LUCID creates the initial cluster by assigning the replaced constant to it. In the running example, this corresponds to following statement: Cluster1(Terconazole). Next, it tries to identify a set of candidate constants of the same type that could be added to the cluster. Ideally, the candidate set would include each object of the same type as well as every previously invented cluster about the type. This is often computationally infeasible due to the large number of objects. For example, when predicting adverse reactions, the data contains information about thousands of drugs and diseases. The central challenge is to identify a small but promising set of candidates to include in a grouping. LUCID restricts its candidate set to objects from “near miss” examples. To illustrate this idea, consider the following two rules:

$$\text{Weight}(\text{pid},\text{date}1,\text{w})\wedge \text{w}<120\Rightarrow \text{ADR}(\text{pid})$$ (5)

$$\text{Drug}(\text{pid},\text{date}1,\text{Terconazole})\wedge \text{Weight}(\text{pid},\text{date}1,\text{w})\wedge \text{w}<120\Rightarrow \text{ADR}(\text{pid})$$ (6)

The second rule, by adding the condition Drug(pid; date1; Terconazole), applies to fewer patients. Some patients may match Rule (5), but not the more specific Rule (6) because they took a similar, but not identical medication. In a sense, Rule (5) provides a context where a drug like Terconazole may be prescribed. Thus, focusing on the medications prescribed to the set of patients that match Rule (5) but not Rule (6) can potentially identify which medications can be prescribed in place of Terconazole. Only considering objects from “near miss” examples has two desirable properties. First, it only adds objects to a cluster that improve a rule's positive minus negative coverage score, meaning the addition is guaranteed to increase recall without harming precision, at least on the training set. Second, all objects with this property are considered, giving the heuristic a completeness property. The candidate set thus includes (i) all previously invented clusters about the same type, and (ii) all constants that appear in examples covered by a rules' immediate predecessor (i.e., Rule (5)) but not the rule itself (i.e., Rule (6)).
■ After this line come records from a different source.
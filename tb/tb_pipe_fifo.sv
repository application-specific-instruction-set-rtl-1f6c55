// tb_pipe_fifo: self-checking test of the one-entry stage FIFO.
// Streams random words through it with random stalls on both sides and
// compares the output order with a queue model; checks that a
// continuously drained FIFO passes one word per cycle, and that a full
// FIFO refuses a write when its item is not being taken.
module tb_pipe_fifo;
  localparam int W = 16;
  logic clk = 0, rst_n = 0;
  logic in_valid, in_ready, out_valid, out_ready;
  logic [W-1:0] in_data, out_data;
  int checks = 0, failures = 0;
  logic [W-1:0] model [$];

  pipe_fifo #(.WIDTH(W)) dut (.*);

  always #5 clk = ~clk;

  initial begin
    repeat (20000) @(posedge clk);
    failures++;
    $display("TB_RESULT checks=%0d failures=%0d", checks, failures);
    $finish;
  end

  task automatic check(input logic cond, input string what);
    checks++;
    if (!cond) begin
      failures++;
      $display("FAIL %s at %0t", what, $time);
    end
  endtask

  int sent, got, cyc;
  initial begin
    in_valid = 0; out_ready = 0; in_data = '0;
    repeat (3) @(posedge clk);
    rst_n = 1;
    @(negedge clk);
    check(!out_valid && in_ready, "empty after reset");
    // random traffic
    sent = 0; got = 0;
    while (got < 500) begin
      @(negedge clk);
      in_valid  = ($urandom_range(0, 3) != 0) && (sent < 500);
      in_data   = W'($urandom);
      out_ready = ($urandom_range(0, 2) != 0);
      #1;
      if (out_valid) check(out_data == model[0], "order/data");
      if (out_valid && !out_ready && in_valid) check(!in_ready, "full refuses write");
      @(posedge clk);
      if (out_valid && out_ready) begin void'(model.pop_front()); got++; end
      if (in_valid && in_ready) begin model.push_back(in_data); sent++; end
    end
    // throughput: 100 words in 100 cycles with the consumer always ready
    @(negedge clk);
    in_valid = 0; out_ready = 1;
    @(negedge clk);
    cyc = 0; got = 0; sent = 0;
    while (got < 100) begin
      in_valid = (sent < 100);
      in_data  = W'(sent);
      #1;
      if (out_valid) begin check(out_data == W'(got), "stream data"); got++; end
      if (in_valid && in_ready) sent++;
      @(negedge clk);
      cyc++;
    end
    check(cyc == 101, "one word per cycle");
    $display("TB_RESULT checks=%0d failures=%0d", checks, failures);
    $finish;
  end
endmodule
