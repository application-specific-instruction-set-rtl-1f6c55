// rf_bank: one register file of the banked register file module.
//
// A bank holds DEPTH data words. It has NRD combinational read ports and
// one synchronous write port. Two read ports serve the pipelines; the
// register file module adds a third one for host (debug) access, which is
// this design's own addition. A read in the cycle of a write to the same
// address returns the old word (the value at the start of the cycle), as
// the design requires, because the write only lands at the clock edge.
// Contents are not reset; they are loaded through the write port.
module rf_bank #(
  parameter int DEPTH  = 128,
  parameter int DATA_W = 32,
  parameter int NRD    = 2,
  localparam int AW = (DEPTH <= 2) ? 1 : $clog2(DEPTH)
) (
  input  logic              clk,
  input  logic [AW-1:0]     raddr [NRD],
  output logic [DATA_W-1:0] rdata [NRD],
  input  logic              we,
  input  logic [AW-1:0]     waddr,
  input  logic [DATA_W-1:0] wdata
);

  logic [DATA_W-1:0] mem [DEPTH];

  always_ff @(posedge clk) begin
    if (we) mem[waddr] <= wdata;
  end

  always_comb begin
    for (int p = 0; p < NRD; p++) rdata[p] = mem[raddr[p]];
  end

endmodule
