// tb_rf_bank: self-checking test of one register bank.
// Fills the bank, reads it through both read ports against a model, and
// checks that a read in the cycle of a write to the same address returns
// the old value while the next cycle returns the new one.
module tb_rf_bank;
  localparam int DEPTH = 128, DW = 32, NRD = 2;
  logic clk = 0;
  logic [6:0]    raddr [NRD];
  logic [DW-1:0] rdata [NRD];
  logic          we;
  logic [6:0]    waddr;
  logic [DW-1:0] wdata;
  logic [DW-1:0] model [DEPTH];
  int checks = 0, failures = 0;

  rf_bank #(.DEPTH(DEPTH), .DATA_W(DW), .NRD(NRD)) dut (.*);

  always #5 clk = ~clk;

  initial begin
    repeat (5000) @(posedge clk);
    failures++;
    $display("TB_RESULT checks=%0d failures=%0d", checks, failures);
    $finish;
  end

  task automatic check(input logic cond, input string what);
    checks++;
    if (!cond) begin failures++; $display("FAIL %s", what); end
  endtask

  initial begin
    we = 0; waddr = '0; wdata = '0; raddr[0] = '0; raddr[1] = '0;
    for (int a = 0; a < DEPTH; a++) begin
      @(negedge clk);
      we = 1; waddr = 7'(a); wdata = $urandom; model[a] = wdata;
    end
    @(negedge clk);
    we = 0;
    for (int i = 0; i < 300; i++) begin
      raddr[0] = 7'($urandom_range(0, DEPTH - 1));
      raddr[1] = 7'($urandom_range(0, DEPTH - 1));
      #1;
      check(rdata[0] == model[raddr[0]], "port 0 read");
      check(rdata[1] == model[raddr[1]], "port 1 read");
      @(negedge clk);
    end
    // read during write
    we = 1; waddr = 7'd17; wdata = 32'hDEAD_BEEF; raddr[0] = 7'd17; raddr[1] = 7'd17;
    #1;
    check(rdata[0] == model[17] && rdata[1] == model[17], "old value during write");
    @(negedge clk);
    we = 0;
    #1;
    check(rdata[0] == 32'hDEAD_BEEF, "new value after write");
    $display("TB_RESULT checks=%0d failures=%0d", checks, failures);
    $finish;
  end
endmodule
Given the candidate set, LUCID tries to extend the definition of the cluster under construction. It adds each candidate, in turn, to the cluster. The benefit of the modified cluster is measured by seeing if the score of the retrained model, which includes the feature that makes use of the extended cluster definition, improves. LUCID greedily selects the single constant that results in the largest improvement in the model's score. This procedure iterates until no addition improves the model's performance or the set of candidate constants is empty. The end result is a cluster definition as illustrated by either Cluster definition (3) or Cluster definition (4).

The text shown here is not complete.